# Chaos Space Marine Tactics



## bobgernut (Feb 6, 2008)

Hi everyone,

I made this post just to find and compile some tactics that people use when they use their Chaos Space Marines. So if people would like to just post some of their favorite tactics, formations or even post ur opinion on tactics already suggested by other peple.

Me personly I like to play a very mech heavy army. I don't really have a big selection of models to pick from but I do fit everything except for my Daemon Prince (for obvious reasons).

For deployment depending on wheather I deploy second or first I like to use a refuse flank which is once the enemy has deployed their army, you deploy your force all on one side of your deployment zone, putting something strong and sturdy to hold your flank, I like to use my Land Raider.

I also like to field a lash Prince and use two powerful big blast marker firing tankes or vehicles, something like a Defiler for taking out marines or something like a Vindicator for taking out MEQ's or TEQ's.

Another big thing that I try to do is always is keep the opponent on the back foot, I try to never play defence even if I have secured all of my objectives, I try to have something moving around assaulting or just inflicting heavy cassualties to the opponent. It's always easier to act then react.

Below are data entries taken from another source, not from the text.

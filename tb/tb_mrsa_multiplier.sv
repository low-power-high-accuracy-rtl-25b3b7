// tb_mrsa_multiplier -- exhaustive test of the three MRSA variants at N = 8.
// S-MRSA and AS-MRSA take every pair of signed operands, U-MRSA every pair of
// unsigned operands; each result is compared with the reference
// Ar*B + Br*A - Ar*Br (sign applied, exact or approximate negation). Also
// checks that the approximate product is exact when both operands are powers
// of two, and reports the mean relative error of each variant.
module tb_mrsa_multiplier;
  import mrsa_pkg::*;
  import mult_ref_pkg::*;

  logic [7:0]  a, b;
  logic [15:0] ps, pas, pu;
  int checks = 0, failures = 0;
  real red_s = 0.0, red_as = 0.0, red_u = 0.0;
  int  exact, got;

  mrsa_multiplier #(.N(8), .VARIANT(S_MRSA))  dut_s  (.a(a), .b(b), .p(ps));
  mrsa_multiplier #(.N(8), .VARIANT(AS_MRSA)) dut_as (.a(a), .b(b), .p(pas));
  mrsa_multiplier #(.N(8), .VARIANT(U_MRSA))  dut_u  (.a(a), .b(b), .p(pu));

  function automatic real rel(int got_v, int exact_v);
    int d;
    d = got_v - exact_v;
    if (exact_v == 0) return 0.0;
    return real'(d < 0 ? -d : d) / real'(exact_v < 0 ? -exact_v : exact_v);
  endfunction

  initial begin
    #10000000;
    failures++;
    $display("watchdog expired");
    $display("TB_RESULT checks=%0d failures=%0d", checks, failures);
    $finish;
  end

  initial begin
    for (int va = 0; va < 256; va++) begin
      for (int vb = 0; vb < 256; vb++) begin
        int sa, sb;
        a = 8'(va);
        b = 8'(vb);
        sa = int'($signed(a));
        sb = int'($signed(b));
        #1;
        checks++;
        if (int'($signed(ps)) != mrsa_ref(sa, sb, S_MRSA)) begin
          failures++;
          if (failures < 10) $display("FAIL S  a=%0d b=%0d p=%0d ref=%0d", sa, sb, $signed(ps), mrsa_ref(sa, sb, S_MRSA));
        end
        checks++;
        if (int'($signed(pas)) != mrsa_ref(sa, sb, AS_MRSA)) begin
          failures++;
          if (failures < 10) $display("FAIL AS a=%0d b=%0d p=%0d ref=%0d", sa, sb, $signed(pas), mrsa_ref(sa, sb, AS_MRSA));
        end
        checks++;
        if (int'(pu) != mrsa_ref(va, vb, U_MRSA)) begin
          failures++;
          if (failures < 10) $display("FAIL U  a=%0d b=%0d p=%0d ref=%0d", va, vb, pu, mrsa_ref(va, vb, U_MRSA));
        end
        if ($countones(a) == 1 && $countones(b) == 1 && va < 128 && vb < 128) begin
          checks++;
          if (int'(pu) != va * vb || int'($signed(ps)) != sa * sb) begin
            failures++;
            $display("FAIL powers of two not exact: a=%0d b=%0d", va, vb);
          end
        end
        red_s  += rel(int'($signed(ps)), sa * sb);
        red_as += rel(int'($signed(pas)), sa * sb);
        red_u  += rel(int'(pu), va * vb);
      end
    end
    $display("mean relative error: S-MRSA %0.3f%%, AS-MRSA %0.3f%%, U-MRSA %0.3f%%",
             100.0 * red_s / 65025.0, 100.0 * red_as / 65025.0, 100.0 * red_u / 65025.0);
    $display("TB_RESULT checks=%0d failures=%0d", checks, failures);
    $finish;
  end
endmodule
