// approx_mult_top -- the two approximate multipliers side by side.
//
// hoc_*  : unsigned 8 x 8 multiplier whose partial-product reduction uses exact
//          4:2 compressors in the high weights, approximate high-order n:2
//          compressors in the middle weights and OR-trees in the low weights.
// mrsa_* : rounding-based multiplier (MRSA) that rounds both operands to powers
//          of two and replaces the multiplication by shifts, one addition and
//          one power-of-two subtraction; signed S-MRSA by default.
// The two share no logic and have separate ports. Both are purely
// combinational: a product is valid one propagation delay after its operands.
module approx_mult_top
  import mrsa_pkg::*;
#(
  parameter int            HOC_LOWER_W  = 4,
  parameter int            MRSA_N       = 8,
  parameter mrsa_variant_e MRSA_VARIANT = S_MRSA
) (
  input  logic [7:0]          hoc_a,
  input  logic [7:0]          hoc_b,
  output logic [15:0]         hoc_p,
  input  logic [MRSA_N-1:0]   mrsa_a,
  input  logic [MRSA_N-1:0]   mrsa_b,
  output logic [2*MRSA_N-1:0] mrsa_p
);
  hoc_multiplier #(.LOWER_W(HOC_LOWER_W)) u_hoc (
    .a(hoc_a), .b(hoc_b), .p(hoc_p)
  );

  mrsa_multiplier #(.N(MRSA_N), .VARIANT(MRSA_VARIANT)) u_mrsa (
    .a(mrsa_a), .b(mrsa_b), .p(mrsa_p)
  );
endmodule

Well I think I have put out my fair share of opinions and ideas, I hope that you guys read this and can take something useful from it, I look foward to hearing your guys tactics and hopefully picking up some great ones.

Ciao.


----------



## edd_thereaper (Oct 21, 2008)

when i play csm i always take a squad of bezerkers in a rhino, and a squad of regular marines with 2 plasma guns and MoN. i also usually take a vindicator and oblits. the HQ's vary from lords with deamon weapons to deamon princes with lash but i generally take a mix

elites are usually in the form of terminators and i never take any fast attack choices

as for tactics i usually deploy to counter the enemy and i shoot the biggest nastiest thing that'll reach my lines first, and then shoot the next deadliest thing etc. i don't tend to deep strike my termies as i find my oponents tend to either ignore them or just focus on destroying them which can draw fire away from my more important units

cheers

edd


----------



## NecronCowboy (Jan 8, 2009)

I have only faced CSM once, but I just assumed that all they do is drive at you with rhinos and then try to charge you. Am I right in thinking that's the general tactic for CSM, or are they more flexible than that? The one time I fought CSM it was 4 squads of berserkers, so maybe that's why it was an all out charge?


----------



## Zaden (Oct 21, 2008)

Depends on who we play. If I were playing against your Necrons, I would definitely drive up and charge as you are good at shooting by suck in CC. If I were playing against Nids, I would sit back and form a gun line. However Emperor's Children are more flexable than most.


----------



## Asmodeun (Apr 26, 2009)

That's quite true.

I tend to have berserkers charge forward with a lord while thousand sons protect my objective or slowly advance.


----------



## Khorothis (May 12, 2009)

Theres nothing like dropping a squad of Sons 12" from full squad of Space Marines than rapid the hell out of them, then watch the player's face turn pale as you tell him "No, you can't roll an armour save for that." >=)

Oh and Dawn of War setup with a winged Prince is sweeeeet. 18" distance happens to be my charge distance. There goes one squad! 

And Dreads, my God, Dreads! I love those guys. Fielding three of them is always fun. Especially with Kharn. Roll ahead with those guys and they'll tear everything apart. Its great when you roll a 1 with a MM Dread a couple inches from a vehicle. Or a 6 just 13-14" away from a Hammerhead. Both happened to me and GOD I loved it.  Everyone else hates them though, so this is everything but an example you should follow.


----------